Author's Note: *a splodes the evil 'rents* Yes, well, we WOULD have had this up about a month earlier if it wasn't for my 'rents cutting off my internet. And Twitch getting grounded. Sorry for the delay! We'll have the next chapter up very, very soon. We're almost done. Thanks to everyone who reviewed, you guys kick ass!! *dishes out I LOVE HOBBIT mugs* No pun intended. Disclaimer: WE DO NOT OWN ANYTHING!! SHUT UP!! *blows up the world*

And now, for our feature presentation, *screen fades out and everyone shuts up* *scrolly word things appear*

THE RABID HOBBIT GLOMPING FANFIC, CHAPTER 5

Twitch, Aye, and Merry the Beta Feesh proudly presents

A Twitch, Aye, and Merry the Beta Feesh production

Starring Tomother as Tom Bombadil

*theme music*

-Aye

The next morning...

The hobbits departed from Crickhollow after discussing very important issues, such as mushrooms, conspiracies, big, boring books, 'shrooms, the ring, and of course, mushrooms. Fatty Bolger was feeling forlorn and left behind.

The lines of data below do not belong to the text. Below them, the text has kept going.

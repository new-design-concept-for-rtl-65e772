// tb_clocking_logic: self-checking test of the timing-resolution divider.
//
// For several TRES values (0, 1, 2, 3, 7, 100 and random ones) it raises run
// and measures the cycle of the first tick and the spacing of the next ticks:
// each must be max(TRES,1) cycles. It also checks that no tick appears while
// run is low.
module tb_clocking_logic;
  localparam int unsigned TRES_W = 16;
  logic clk = 1'b0, rst_n = 1'b1, run = 1'b0;
  logic [TRES_W-1:0] tres = '0;
  logic tick;
  int checks = 0, failures = 0;

  clocking_logic #(.TRES_W(TRES_W)) dut (.*);

  always #5 clk = ~clk;

  task automatic check(input bit ok, input string msg);
    checks++;
    if (!ok) begin
      failures++;
      $display("FAIL: %s", msg);
    end
  endtask

  task automatic measure(input int t);
    int period, cyc, last_tick;
    period = (t == 0) ? 1 : t;
    @(negedge clk);
    tres = TRES_W'(t);
    run = 1'b0;
    repeat (3) begin
      @(negedge clk);
      check(!tick, "tick while run low");
    end
    run = 1'b1;
    #1;
    cyc = 0;
    last_tick = 0;
    for (int k = 0; k < 5; k++) begin
      int n = 0;
      while (1) begin
        cyc++;
        n++;
        if (tick) break;
        @(negedge clk);
        if (n > period + 5) break;
      end
      check(n == period, $sformatf("tres=%0d tick %0d after %0d cycles, expected %0d", t, k, n, period));
      @(negedge clk);
    end
    run = 1'b0;
  endtask

  initial begin
    #1 rst_n = 1'b0;  // power-on reset edge
    repeat (2) @(negedge clk);
    rst_n = 1'b1;
    measure(0); measure(1); measure(2); measure(3); measure(7); measure(100);
    repeat (10) measure($urandom_range(1, 40));
    $display("TB_RESULT checks=%0d failures=%0d", checks, failures);
    $finish;
  end

  initial begin
    repeat (20000) @(posedge clk);
    failures++;
    $display("FAIL: watchdog");
    $display("TB_RESULT checks=%0d failures=%0d", checks, failures);
    $finish;
  end
endmodule
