// control_logic: command decoder and control-signal generator of the PLD
// controller.
//
// Every host write arrives as one cycle of wr_valid with its address and data.
// The address is decoded (see host_addr_e in ccd_pkg):
//   - command addresses set a latch that holds the command until the circuit
//     it triggers has executed it, then the latch clears itself. The start
//     latch stays set until the sequencer reports that it is active; the stop
//     latch until the sequencer reports that it is idle. Single-cycle commands
//     (RAM writing mode, shutter, filter wheel, exposure) execute on the next
//     clock.
//   - parameter addresses load the timing resolution and exposure time here,
//     and give the sequencer a load strobe for the pixel time, line time,
//     pixel count and line count, which it latches from the data bus.
//     Parameter writes are ignored while a readout is busy.
//   - bitmap words are passed on to the sequencer only in RAM writing mode.
// Two buffer controls are also generated: the host-data buffer into the
// bitmap memory is enabled in RAM writing mode, the waveform buffer while the
// sequencer is reading out, delayed one clock to line up with the memory's
// registered read.
// A timed exposure opens the shutter, counts EXPTIME units of EXP_PRESCALE
// master clocks and closes it again. The clocking logic runs while the
// sequencer is active.
//
// Timing: outputs are registered; a command takes effect on the clock after
// wr_valid. The exposure lasts EXPTIME*EXP_PRESCALE+1 cycles.
//
// Address decoding of commands, latches that clear after execution, and the
// command set (start readout, RAM writing mode, shutter, filter wheel,
// exposure time) follow the design. The address map, the exposure-time unit,
// the stop command and the one-cycle filter trigger are this design's own
// choice.
module control_logic
  import ccd_pkg::*;
#(
  parameter int unsigned TRES_W       = 16,
  parameter int unsigned EXP_W        = 16,
  parameter int unsigned EXP_PRESCALE = 10000
) (
  input  logic              clk,
  input  logic              rst_n,
  input  logic              wr_valid,
  input  host_wr_t          wr,
  input  logic              seq_active,
  input  logic              seq_carry,
  output seq_ctrl_t         seq_ctrl,
  output logic              clk_run,
  output logic [TRES_W-1:0] tres,
  output ctrl_out_t         ctrl_out
);

  localparam int unsigned PRE_W = (EXP_PRESCALE > 1) ? $clog2(EXP_PRESCALE) : 1;

  logic              start_latch, stop_latch, wr_mode;
  seq_ctrl_t         seq_pulse;
  logic              shutter, exposing, exp_done, filter_step;
  logic [EXP_W-1:0]  exptime, exp_left;
  logic [PRE_W-1:0]  pre;
  logic              busy;
  logic              wave_en;
  logic              hit;
  host_addr_e        a;

  always_comb begin
    a    = host_addr_e'(wr.addr);
    busy = start_latch | seq_active;
    hit  = wr_valid;
  end

  // Command and parameter decoding.
  always_ff @(posedge clk or negedge rst_n) begin
    if (!rst_n) begin
      start_latch <= 1'b0;
      stop_latch  <= 1'b0;
      wr_mode     <= 1'b0;
      seq_pulse   <= '0;
      tres        <= TRES_W'(1);
      exptime     <= '0;
      filter_step <= 1'b0;
    end else begin
      seq_pulse   <= '0;
      filter_step <= 1'b0;
      // clear latches once their command has been executed
      if (start_latch && seq_active) start_latch <= 1'b0;
      if (stop_latch && !seq_active) stop_latch  <= 1'b0;
      if (hit) begin
        unique case (a)
          A_START_READOUT: if (!busy) begin
            start_latch <= 1'b1;
            wr_mode     <= 1'b0;
          end
          A_STOP: begin
            stop_latch  <= 1'b1;
            start_latch <= 1'b0;
            wr_mode     <= 1'b0;
          end
          A_RAM_WRITE: if (!busy) begin
            wr_mode            <= 1'b1;
            seq_pulse.wr_rewind <= 1'b1;
          end
          A_BITMAP_DATA: if (wr_mode && !busy) seq_pulse.wr_word <= 1'b1;
          A_FILTER_STEP:   filter_step <= 1'b1;
          A_H_TIME: if (!busy) seq_pulse.ld_h_time <= 1'b1;
          A_V_TIME: if (!busy) seq_pulse.ld_v_time <= 1'b1;
          A_NPIX:   if (!busy) seq_pulse.ld_npix   <= 1'b1;
          A_NLINE:  if (!busy) seq_pulse.ld_nline  <= 1'b1;
          A_TRES:    if (!busy) tres    <= TRES_W'(wr.data);
          A_EXPTIME: if (!busy) exptime <= EXP_W'(wr.data);
          default: ;
        endcase
      end
    end
  end

  // The waveform buffer enable follows the sequencer one clock late, matching
  // the registered read of the bitmap memory.
  always_ff @(posedge clk or negedge rst_n) begin
    if (!rst_n) wave_en <= 1'b0;
    else        wave_en <= seq_active;
  end

  // Shutter and timed exposure.
  always_ff @(posedge clk or negedge rst_n) begin
    if (!rst_n) begin
      shutter  <= 1'b0;
      exposing <= 1'b0;
      exp_done <= 1'b0;
      exp_left <= '0;
      pre      <= '0;
    end else begin
      exp_done <= 1'b0;
      if (hit && a == A_START_EXPOSURE && !exposing) begin
        exposing <= 1'b1;
        shutter  <= 1'b1;
        exp_left <= exptime;
        pre      <= '0;
      end else if (hit && a == A_SHUTTER_OPEN) begin
        shutter <= 1'b1;
      end else if (hit && a == A_SHUTTER_CLOSE) begin
        shutter  <= 1'b0;
        exposing <= 1'b0;
      end else if (exposing) begin
        if (exp_left == '0) begin
          exposing <= 1'b0;
          shutter  <= 1'b0;
          exp_done <= 1'b1;
        end else if (pre == PRE_W'(EXP_PRESCALE - 1)) begin
          pre      <= '0;
          exp_left <= exp_left - 1'b1;
        end else begin
          pre <= pre + 1'b1;
        end
      end
    end
  end

  always_comb begin
    seq_ctrl                = seq_pulse;
    seq_ctrl.start          = start_latch;
    seq_ctrl.stop           = stop_latch;
    clk_run                 = seq_active;
    ctrl_out.shutter_open   = shutter;
    ctrl_out.filter_step    = filter_step;
    ctrl_out.exposing       = exposing;
    ctrl_out.exposure_done  = exp_done;
    ctrl_out.ram_write_mode = wr_mode;
    ctrl_out.readout_busy   = busy;
    ctrl_out.frame_done     = seq_carry;
    ctrl_out.data_buf_en    = wr_mode;
    ctrl_out.wave_buf_en    = wave_en;
  end

  // No bitmap word or rewind reaches the sequencer during a readout, and a
  // timed exposure always has the shutter open.
  a_no_write_busy: assert property (@(posedge clk) disable iff (!rst_n)
                                    (seq_pulse.wr_word || seq_pulse.wr_rewind) |-> !seq_active);
  a_exposure_open: assert property (@(posedge clk) disable iff (!rst_n) exposing |-> shutter);

endmodule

"Pippin..." he sniffled, "Don't go..."

"Don't worry, Fatty! I'll come back!" Pippin said cheerfully, hanging onto Merry, who was completely unaware of Fatty's pining. Pippin patted Fatty on the head and glomped Merry.

"STOP, PIP!" Merry snapped, taking Pippin's head and shoving it away. "You're irritating me. I have to get the ponies saddled now. Blargh."

The rest of the morning continued like this, until Merry finally decided to tie Pippin to his pony to stop the incessant glomping.

At long last the hobbits entered the Old Forest.

"Beware," muttered Merry, "this old forest is queer."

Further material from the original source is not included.